Control of planar parallel robots by applying distinct hybrid techniques in the task space

Abstract

During the last two decades, parallel robots have become more ubiquitous, employed in a great variety of sectors, from food to aerospace industries. In fact, they are much more efficient than their serial counterparts in terms of performing fast motions and consuming less energy. However, due to their mechanical complexity, they present a highly complex non-linear dynamics, which makes the modelling and control tasks difficult. Aiming to improve the performance and robustness of the control laws already used to control this type of mechanisms, previously, the authors proposed two novel laws of hybrid control, implemented in the joint space, in order to improve the dynamic behavior of parallel robots when performing fast motion tasks. Among the goals of the current work, one can mention to adapt the two laws of hybrid control, proposed in the previous work, by implementing them in the task space. Additionally, the peculiarities related to the dynamic formulation and the tuning of controller gains are also shown. Furthermore, a comparison of the performances of the pure and hybrid control techniques, implemented in both joint and task spaces, is presented as well, by executing the same paths and using adequate metrics. In the selected paths, experiments revealed that the hybridization process of pure control laws in the task space provides a significant reduction of the path-tracking and steady-state errors.

Code availibility

The computational codes for the simulations are available upon reasonable request from the first author.

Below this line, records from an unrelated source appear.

// tb_anti_alias: checks the alias-reduction stage. For long blocks (types 0, 1,
// 3) eight butterflies are applied at each of the 31 subband boundaries, for
// mixed blocks only at the boundary between subbands 0 and 1, and short
// blocks pass unchanged. The model uses the standard's c[i] constants in
// real arithmetic and checks the butterfly counter.
// Granules of random Q4.28 samples (|x| < 0.5) are sent with random gaps on
// in_valid; out_ready drops at random. The outputs of every granule are
// compared, in order, with a real-number model written in this testbench
// (tolerance 8 LSB), together with out_idx and the meta data.
// Granule kinds used: long, short, mixed, start, stop.
module tb_anti_alias;
  import pamp3_pkg::*;
  logic clk = 1'b0;
  logic rst_n = 1'b0;
  always #5 clk = ~clk;
  int checks = 0, failures = 0;

  logic       in_valid, in_ready, out_valid, out_ready;
  sample_t    in_data, out_data;
  logic [9:0] in_idx, out_idx;
  meta_t      in_meta, out_meta;
  logic [15:0] butterflies;
  anti_alias dut (.clk, .rst_n, .in_valid, .in_ready, .in_data, .in_idx, .in_meta,
                  .out_valid, .out_ready, .out_data, .out_idx, .out_meta, .butterflies);

  real   exp_v [$];
  int    exp_i [$];
  meta_t exp_m [$];

  always @(posedge clk) begin
    out_ready <= ($urandom_range(0, 4) != 0);
    if (out_valid && out_ready) begin
      real e, d;
      int ei;
      meta_t em;
      checks++;
      if (exp_v.size() == 0) begin
        failures++;
        $display("FAIL: unexpected output");
      end else begin
        e = exp_v.pop_front(); ei = exp_i.pop_front(); em = exp_m.pop_front();
        d = real'(out_data) - e;
        if (d < 0) d = -d;
        if (d > 8.0 || out_idx != 10'(ei) || out_meta != em) begin
          failures++;
          if (failures < 10) $display("FAIL: out %0d (expected index %0d) got %0d expected %0f", out_idx, ei, out_data, e);
        end
      end
    end
  end

  task automatic send(input sample_t v, input int i, input meta_t m);
    @(negedge clk);
    while ($urandom_range(0, 5) == 0) @(negedge clk);
    in_data = v; in_idx = 10'(i); in_meta = m; in_valid = 1'b1;
    #1;
    while (!in_ready) @(negedge clk);
    @(posedge clk);
    #1 in_valid = 1'b0;
  endtask

  real cc [8] = '{-0.6, -0.535, -0.33, -0.185, -0.095, -0.041, -0.0142, -0.0037};
  int   exp_bf = 0;

  task automatic granule(input int bt, input bit mixed, input bit ch);
    sample_t inv [576];
    real x [576];
    meta_t m;
    int nb;
    m = '0; m.block_type = 2'(bt); m.mixed = mixed; m.ch = ch;
    for (int p = 0; p < 576; p++) begin
      inv[p] = sample_t'($urandom_range(0, 1 << 28)) - sample_t'(1 << 27);
      x[p] = real'(inv[p]);
    end
    nb = (bt != 2) ? 32 : (mixed ? 2 : 1);
    for (int s = 1; s < nb; s++)
      for (int i = 0; i < 8; i++) begin
        real cs, ca, a, b;
        cs = 1.0 / $sqrt(1.0 + cc[i] * cc[i]);
        ca = cc[i] / $sqrt(1.0 + cc[i] * cc[i]);
        a = x[18 * s - 1 - i]; b = x[18 * s + i];
        x[18 * s - 1 - i] = a * cs - b * ca;
        x[18 * s + i]     = b * cs + a * ca;
        exp_bf++;
      end
    for (int p = 0; p < 576; p++) begin
      exp_v.push_back(x[p]); exp_i.push_back(p); exp_m.push_back(m);
    end
    for (int p = 0; p < 576; p++) send(inv[p], p, m);
  endtask

  initial begin
    in_valid = 1'b0; in_data = '0; in_idx = '0; in_meta = '0;
    repeat (3) @(posedge clk);
    rst_n = 1'b1;
    granule(0, 0, 0);
    granule(2, 0, 1);
    granule(2, 1, 0);
    granule(1, 0, 1);
    granule(3, 0, 0);
    while (exp_v.size() != 0) @(posedge clk);
    repeat (50) @(posedge clk);
    checks++;
    if (int'(butterflies) != exp_bf) begin failures++; $display("FAIL: butterflies %0d expected %0d", butterflies, exp_bf); end
    $display("TB_RESULT checks=%0d failures=%0d", checks, failures);
    $finish;
  end

  initial begin
    repeat (300000) @(posedge clk);
    $display("FAIL: watchdog, %0d outputs outstanding", exp_v.size());
    $display("TB_RESULT checks=%0d failures=%0d", checks, failures + 1);
    $finish;
  end
endmodule
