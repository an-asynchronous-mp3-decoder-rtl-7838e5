// buff: the BUFF stage between the IMDCT and the synthesis filterbank.
// The IMDCT delivers a granule subband by subband (18 time samples of
// subband 0, then of subband 1, ...); the filterbank needs it time slot by
// time slot (the 32 subband samples of time 0, then of time 1, ...).
//
// The buffer has two banks of 576 x 32 bits used in turn: while one bank is
// written with a granule from the IMDCT (address 18*sb + t), the other is
// read by the filterbank (address 18*sb + t for output index 32*t + sb).
// A bank becomes readable when its 576th sample is written and writable
// again when its 576th sample has been read, so the two sides run
// concurrently and stall only when both banks are full (writer) or empty
// (reader). Each bank keeps the meta data of its granule.
// Reads are synchronous; one sample is sent every two clocks.
module buff
  import pamp3_pkg::*;
(
  input  logic       clk,
  input  logic       rst_n,
  input  logic       in_valid,
  output logic       in_ready,
  input  sample_t    in_data,
  input  logic [9:0] in_idx,
  input  meta_t      in_meta,
  output logic       out_valid,
  input  logic       out_ready,
  output sample_t    out_data,
  output logic [9:0] out_idx,
  output meta_t      out_meta,
  output logic [15:0] swaps        // granules handed over (statistics)
);
  sample_t    mem [2][GRANULE];
  logic [1:0] full;
  meta_t      bmeta [2];
  logic       wsel, rsel;
  logic [9:0] widx;
  logic [4:0] rt, rsb;             // read time slot / subband
  logic       rphase;              // 0: read issued, 1: data on out_data
  sample_t    q;

  assign in_ready  = !full[wsel];
  assign out_valid = full[rsel] && rphase;
  assign out_data  = q;
  assign out_idx   = 10'(32 * int'(rt) + int'(rsb));
  assign out_meta  = bmeta[rsel];

  always_ff @(posedge clk) begin
    if (in_valid && in_ready) mem[wsel][in_idx] <= in_data;
    if (full[rsel] && !rphase) q <= mem[rsel][10'(18 * int'(rsb) + int'(rt))];
  end

  always_ff @(posedge clk or negedge rst_n) begin
    if (!rst_n) begin
      full <= '0; wsel <= 1'b0; rsel <= 1'b0; widx <= '0;
      rt <= '0; rsb <= '0; rphase <= 1'b0; swaps <= '0;
      bmeta[0] <= '0; bmeta[1] <= '0;
    end else begin
      logic [1:0] nfull;
      nfull = full;
      if (in_valid && in_ready) begin
        if (widx == 10'd0) bmeta[wsel] <= in_meta;
        if (widx == 10'd575) begin
          widx <= '0;
          nfull[wsel] = 1'b1;
          wsel <= !wsel;
          swaps <= swaps + 16'd1;
        end else widx <= widx + 10'd1;
      end
      if (full[rsel]) begin
        if (!rphase) rphase <= 1'b1;
        else if (out_ready) begin
          rphase <= 1'b0;
          if (rsb == 5'd31) begin
            rsb <= '0;
            if (rt == 5'd17) begin
              rt <= '0;
              nfull[rsel] = 1'b0;
              rsel <= !rsel;
            end else rt <= rt + 5'd1;
          end else rsb <= rsb + 5'd1;
        end
      end
      full <= nfull;
    end
  end
endmodule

Appendix A. Experimental test bed

The dimensional parameters are the lengths \(\ell _0\), \(\ell _1\), \(\ell _2\), \(\ell _{j.1}\), \(\ell _{j.2}\), while the inertial parameters are the masses \(m_{\textrm{L}_{j.1}}\), \(m_{\textrm{L}_{j.2}}\), and the mass moments of inertia \(J_{\,\textrm{L}_{j.1}}\), \(J_{\,\textrm{L}_{j.2}}\) with respect to the centre of mass of each moving link that belongs to the kinematic chain \(\mathcal {K}_j\) (Fig. 3, Table 5). Additionally, \(b_j\) and \(\mu _j\) are, respectively, the viscous and dry friction coefficients at the actuated revolute joints.

Figure 15 shows the components of the robot systems. Constructively, the mechanical system (Fig. 16) has five revolute joints which correspond to rigid ball bearings. For the moving links, flat bars made of aluminum alloy and acrylic are employed. In addition, once the motion plane is horizontal, the dynamic model does not take into account the gravitational forces [44].

Regarding the actuation system, it is composed of two direct drive DC motors (250 W each) AMETEK PM70, one motor driver Pololu Dual VNH5019, and a switched-mode power supply (24 V, 390 W). The control system has two incremental rotary encoders E40S (5000 quad-counts per turn) and one microprocessor Raspberry Pi 2 model B. Additionally, there is an electronic circuit board for the conversions of the voltage levels, from the power supply to the encoder (24 to 15 V), and from the encoders to the microprocessor (0–15 to 0–3.3 V).